== HOW TO COMPLETE THIS TASK ==
Take the lines from the beginning of the data below through the line holding "phase, -1 none" and return exactly those.

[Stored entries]
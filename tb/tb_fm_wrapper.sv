// tb_fm_wrapper: random-stimulus test of the flying master wrapper.
//
// Each cycle the master side and the slave return lines get random values.
// A reference written here predicts the one-hot slave select, the grant, the
// forwarded address/control/write data, HREADY (ready only when no slave
// stalls) and read data/response, taken from the slave that was selected
// by the last accepted active address.
module tb_fm_wrapper;
  import flybus_pkg::*;
  localparam int unsigned NS = 4;
  localparam int unsigned NCYC = 4000;

  logic hclk = 1'b0, hresetn = 1'b0;
  always #5 hclk = ~hclk;

  ahb_ctrl_t             m_ctrl, s_ctrl;
  logic [DW-1:0]         m_hwdata, s_hwdata, m_hrdata;
  logic                  m_hbusreq, m_hgrant, m_hready;
  hresp_e                m_hresp;
  logic [NS-1:0]         s_hsel, s_hready;
  logic [NS-1:0][DW-1:0] s_hrdata;
  hresp_e [NS-1:0]       s_hresp;

  fm_wrapper dut (.*);

  int unsigned checks = 0, failures = 0;
  int          ref_dslave = -1;   // slave of the current data phase, -1 none

  task automatic check(input bit ok, input string what);
    checks++;
    if (!ok) begin
      failures++;
      if (failures < 10) $display("FAIL: %s", what);
    end
  endtask

  initial begin
    repeat (NCYC + 100) @(posedge hclk);
    failures++;
    $display("TB_RESULT checks=%0d failures=%0d", checks, failures);
    $finish;
  end

  initial begin
    int unsigned tgt;
    logic [NS-1:0] exp_sel;
    logic exp_rdy;
    m_ctrl = '0; m_hwdata = '0; m_hbusreq = 0; s_hready = '1; s_hrdata = '0; s_hresp = '0;
    repeat (3) @(posedge hclk);
    hresetn = 1'b1;
    for (int c = 0; c < NCYC; c++) begin
      @(negedge hclk);
      m_ctrl.haddr  = $urandom;
      m_ctrl.htrans = htrans_e'($urandom_range(0, 3));
      m_ctrl.hwrite = $urandom_range(0, 1);
      m_ctrl.hburst = hburst_e'($urandom_range(0, 7));
      m_ctrl.hsize  = 3'($urandom_range(0, 7));
      m_ctrl.hprot  = 4'($urandom);
      m_ctrl.hlock  = $urandom_range(0, 1);
      m_hwdata      = $urandom;
      m_hbusreq     = $urandom_range(0, 3) != 0;
      for (int i = 0; i < NS; i++) begin
        s_hrdata[i] = $urandom;
        s_hresp[i]  = hresp_e'($urandom_range(0, 3));
        s_hready[i] = $urandom_range(0, 4) != 0;
      end
      #1;
      tgt = m_ctrl.haddr[29:28];
      exp_sel = '0;
      if (m_hbusreq || m_ctrl.htrans != HTRANS_IDLE) exp_sel[tgt] = 1'b1;
      exp_rdy = 1'b1;
      for (int i = 0; i < NS; i++) if (!s_hready[i]) exp_rdy = 1'b0;
      check(s_hsel == exp_sel, $sformatf("hsel %b exp %b", s_hsel, exp_sel));
      check(m_hgrant == m_hbusreq, "grant");
      check(s_ctrl == m_ctrl && s_hwdata == m_hwdata, "forwarding");
      check(m_hready == exp_rdy, "hready");
      if (ref_dslave >= 0)
        check(m_hrdata == s_hrdata[ref_dslave] && m_hresp == s_hresp[ref_dslave],
              $sformatf("read mux from slave %0d", ref_dslave));
      else
        check(m_hrdata == '0 && m_hresp == HRESP_OKAY, "no data phase");
      @(posedge hclk);
      if (exp_rdy)
        ref_dslave = (m_ctrl.htrans inside {HTRANS_NONSEQ, HTRANS_SEQ}) && exp_sel != 0 ? int'(tgt) : -1;
    end
    $display("TB_RESULT checks=%0d failures=%0d", checks, failures);
    $finish;
  end
endmodule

== WRITTEN ANSWER ==
filename tb/tb_fm_wrapper.sv
// tb_fm_wrapper: random-stimulus test of the flying master wrapper.
//
// Each cycle the master side and the slave return lines get random values.
// A reference written here predicts the one-hot slave select, the grant, the
// forwarded address/control/write data, HREADY (ready only when no slave
// stalls) and read data/response, taken from the slave that was selected
// by the last accepted active address.
module tb_fm_wrapper;
  import flybus_pkg::*;
  localparam int unsigned NS = 4;
  localparam int unsigned NCYC = 4000;

  logic hclk = 1'b0, hresetn = 1'b0;
  always #5 hclk = ~hclk;

  ahb_ctrl_t             m_ctrl, s_ctrl;
  logic [DW-1:0]         m_hwdata, s_hwdata, m_hrdata;
  logic                  m_hbusreq, m_hgrant, m_hready;
  hresp_e                m_hresp;
  logic [NS-1:0]         s_hsel, s_hready;
  logic [NS-1:0][DW-1:0] s_hrdata;
  hresp_e [NS-1:0]       s_hresp;

  fm_wrapper dut (.*);

  int unsigned checks = 0, failures = 0;
  int          ref_dslave = -1;   // slave of the current data phase, -1 none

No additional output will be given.